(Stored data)
━━━━━━━━━━━━━━━━━━━━━━━━━━━━━━

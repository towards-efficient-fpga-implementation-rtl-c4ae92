// tb_eccp_regfile -- register file: reset to zero, writes through each port,
// same-cycle write collision (highest port wins), all read ports against a
// scoreboard, and the regs view.
module tb_eccp_regfile;
  localparam int M = 163;
  logic clk = 0, rst_n = 0;
  logic [3:0] we;
  logic [3:0][1:0] waddr, raddr;
  logic [3:0][M-1:0] wdata, rdata, regs;
  logic [3:0][M-1:0] model;
  int checks = 0, failures = 0;

  always #5 clk = ~clk;

  eccp_regfile #(.M(M), .NREG(4), .NRD(4), .NWR(4)) dut (
    .clk, .rst_n, .we, .waddr, .wdata, .raddr, .rdata, .regs);

  initial begin
    repeat (5000) @(posedge clk);
    failures++;
    $display("TB_RESULT checks=%0d failures=%0d", checks, failures);
    $finish;
  end

  function automatic logic [M-1:0] rnd();
    logic [M-1:0] r;
    for (int i = 0; i < M; i += 32) r[i +: 32] = $urandom();
    return r;
  endfunction

  initial begin
    we = '0; waddr = '0; wdata = '0; raddr = '0;
    model = '0;
    repeat (2) @(posedge clk);
    rst_n = 1;
    @(negedge clk);
    checks++; if (regs != '0) begin failures++; $display("FAIL reset"); end
    for (int t = 0; t < 300; t++) begin
      @(negedge clk);
      for (int p = 0; p < 4; p++) begin
        we[p] = $urandom_range(0, 1);
        waddr[p] = 2'($urandom_range(0, 3));
        wdata[p] = rnd();
        raddr[p] = 2'($urandom_range(0, 3));
      end
      #1;
      for (int p = 0; p < 4; p++) begin
        checks++;
        if (rdata[p] != model[raddr[p]]) begin failures++; $display("FAIL read t=%0d p=%0d", t, p); end
      end
      for (int p = 0; p < 4; p++) if (we[p]) model[waddr[p]] = wdata[p];
      @(posedge clk); #1;
      checks++;
      if (regs != model) begin failures++; $display("FAIL write t=%0d", t); end
    end
    $display("TB_RESULT checks=%0d failures=%0d", checks, failures);
    $finish;
  end
endmodule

━━━━━━━━━━━━━━━━━━━━━━━━━━━━━━

*PROBLEM DESCRIPTION:* Determine how many lines in the data include the word "rdata". Answer with that number alone.

*EXERCISE OUTPUT:* 3